- Assignment -
Within the records below, filter for lines carrying the word "localparam" and copy them.

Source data
// cp_cycle_gen: Dataway cycle generator of the Control Port.
//
// On `start` it wins the Dataway from the other controllers of the crate and
// then runs one Dataway cycle with the command it was given.  Arbitration
// follows the auxiliary-controller scheme: the port raises `acb_req` and
// waits until `acb_grant` is present and the lockout `acb_acl` is absent.
// The cycle then asserts Busy and the command for a fixed number of clocks
// and produces the strobes:
//   normal cycle  S1 200-400 ns, S2 600-800 ns, Busy released at 1000 ns
//   short cycle   S1 200-300 ns, no S2, Busy released at 350 ns
// The short cycle is the document's (350 ns, no S2); the normal one follows
// the usual 1-us CAMAC cycle, whose timing diagram the document only refers to.
// Z and C cycles always use normal timing, as the document requires, with
// the Z or C line (and Inhibit during Z) set for the whole cycle.  R, Q and
// X are sampled on the last clock of S1.
//
// In multi-cycle mode (`mc`) the port keeps its request and Busy after a
// cycle and starts the next one without arbitrating again, until `mc` is
// cleared; it then releases the Dataway and returns to single cycles, which
// arbitrate each time.  `i_hold` holds the Inhibit line.
//
// Interface: start/cmd in; `done` pulses for one clock at the end of the
// cycle with `r`, `q`, `x` valid; `cyc` is high from start until done.
module cp_cycle_gen
  import acc_pkg::*;
(
  input  logic        clk,
  input  logic        rst,
  // request
  input  logic        start,
  input  logic [4:0]  n,
  input  logic [3:0]  a,
  input  logic [4:0]  f,
  input  logic [23:0] w,
  input  logic        short_cyc,   // SC mode
  input  logic        mc,          // multi-cycle mode
  input  logic        do_z,
  input  logic        do_c,
  input  logic        i_hold,
  output logic        cyc,
  output logic        done,
  output logic [23:0] r,
  output logic        q,
  output logic        x,
  // arbitration on the Auxiliary Controller Bus
  output logic        acb_req,
  input  logic        acb_grant,
  input  logic        acb_acl,
  // Dataway
  output acb_cmd_t    dw,
  input  dw_rsp_t     dw_in
);
  localparam int N_S1_ON  = DW_N_S1_ON  / CLK_NS;
  localparam int N_S1_OFF = DW_N_S1_OFF / CLK_NS;
  localparam int N_S2_ON  = DW_N_S2_ON  / CLK_NS;
  localparam int N_S2_OFF = DW_N_S2_OFF / CLK_NS;
  localparam int N_END    = DW_N_END    / CLK_NS;
  localparam int S_S1_ON  = DW_S_S1_ON  / CLK_NS;
  localparam int S_S1_OFF = DW_S_S1_OFF / CLK_NS;
  localparam int S_END    = DW_S_END    / CLK_NS;

  typedef enum logic [1:0] { IDLE, ARB, RUN, HOLD } state_e;
  state_e     st;
  logic [5:0] t;
  logic       sc_l, z_l, c_l;
  logic [4:0] n_l;
  logic [3:0] a_l;
  logic [4:0] f_l;
  logic [23:0] w_l;

  wire short_now = sc_l && !z_l && !c_l;
  wire [5:0] s1_on  = 6'(short_now ? S_S1_ON  : N_S1_ON);
  wire [5:0] s1_off = 6'(short_now ? S_S1_OFF : N_S1_OFF);
  wire [5:0] t_end  = 6'(short_now ? S_END    : N_END);
  wire       s1_now = (st == RUN) && (t >= s1_on) && (t < s1_off);
  wire       s2_now = (st == RUN) && !short_now && (t >= 6'(N_S2_ON)) && (t < 6'(N_S2_OFF));

  always_ff @(posedge clk) begin
    if (rst) begin
      st <= IDLE; t <= '0; done <= 1'b0; r <= '0; q <= 1'b0; x <= 1'b0;
      sc_l <= 1'b0; z_l <= 1'b0; c_l <= 1'b0; n_l <= '0; a_l <= '0; f_l <= '0; w_l <= '0;
    end else begin
      done <= 1'b0;
      if (start && (st == IDLE || st == HOLD)) begin
        sc_l <= short_cyc; z_l <= do_z; c_l <= do_c;
        n_l <= n; a_l <= a; f_l <= f; w_l <= w;
        t   <= '0;
        st  <= (st == HOLD) ? RUN : ARB;
      end else begin
        unique case (st)
          IDLE: ;
          ARB:  if (acb_grant && !acb_acl) begin st <= RUN; t <= '0; end
          RUN: begin
            if (t == s1_off - 6'd1) begin r <= dw_in.r; q <= dw_in.q; x <= dw_in.x; end
            if (t == t_end - 6'd1) begin
              done <= 1'b1;
              st   <= mc ? HOLD : IDLE;
            end else t <= t + 6'd1;
          end
          HOLD: if (!mc) st <= IDLE;
        endcase
      end
    end
  end

  assign cyc     = (st == ARB) || (st == RUN) || start;
  assign acb_req = (st == ARB) || (st == RUN) || (st == HOLD);

  always_comb begin
    dw    = ACB_CMD_IDLE;
    dw.i  = i_hold;
    if (st == RUN) begin
      dw.b  = 1'b1;
      dw.s1 = s1_now;
      dw.s2 = s2_now;
      if (z_l || c_l) begin
        dw.z = z_l;
        dw.c = c_l;
        dw.i = i_hold || z_l;
      end else begin
        dw.n = n_l;
        dw.a = a_l;
        dw.f = f_l;
        dw.w = w_l;
      end
    end else if (st == HOLD) begin
      dw.b = 1'b1;
    end
  end
endmodule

- Answer area -
  localparam int N_S1_ON  = DW_N_S1_ON  / CLK_NS;
  localparam int N_S1_OFF = DW_N_S1_OFF / CLK_NS;
  localparam int N_S2_ON  = DW_N_S2_ON  / CLK_NS;
  localparam int N_S2_OFF = DW_N_S2_OFF / CLK_NS;
  localparam int N_END    = DW_N_END    / CLK_NS;
  localparam int S_S1_ON  = DW_S_S1_ON  / CLK_NS;
  localparam int S_S1_OFF = DW_S_S1_OFF / CLK_NS;
  localparam int S_END    = DW_S_END    / CLK_NS;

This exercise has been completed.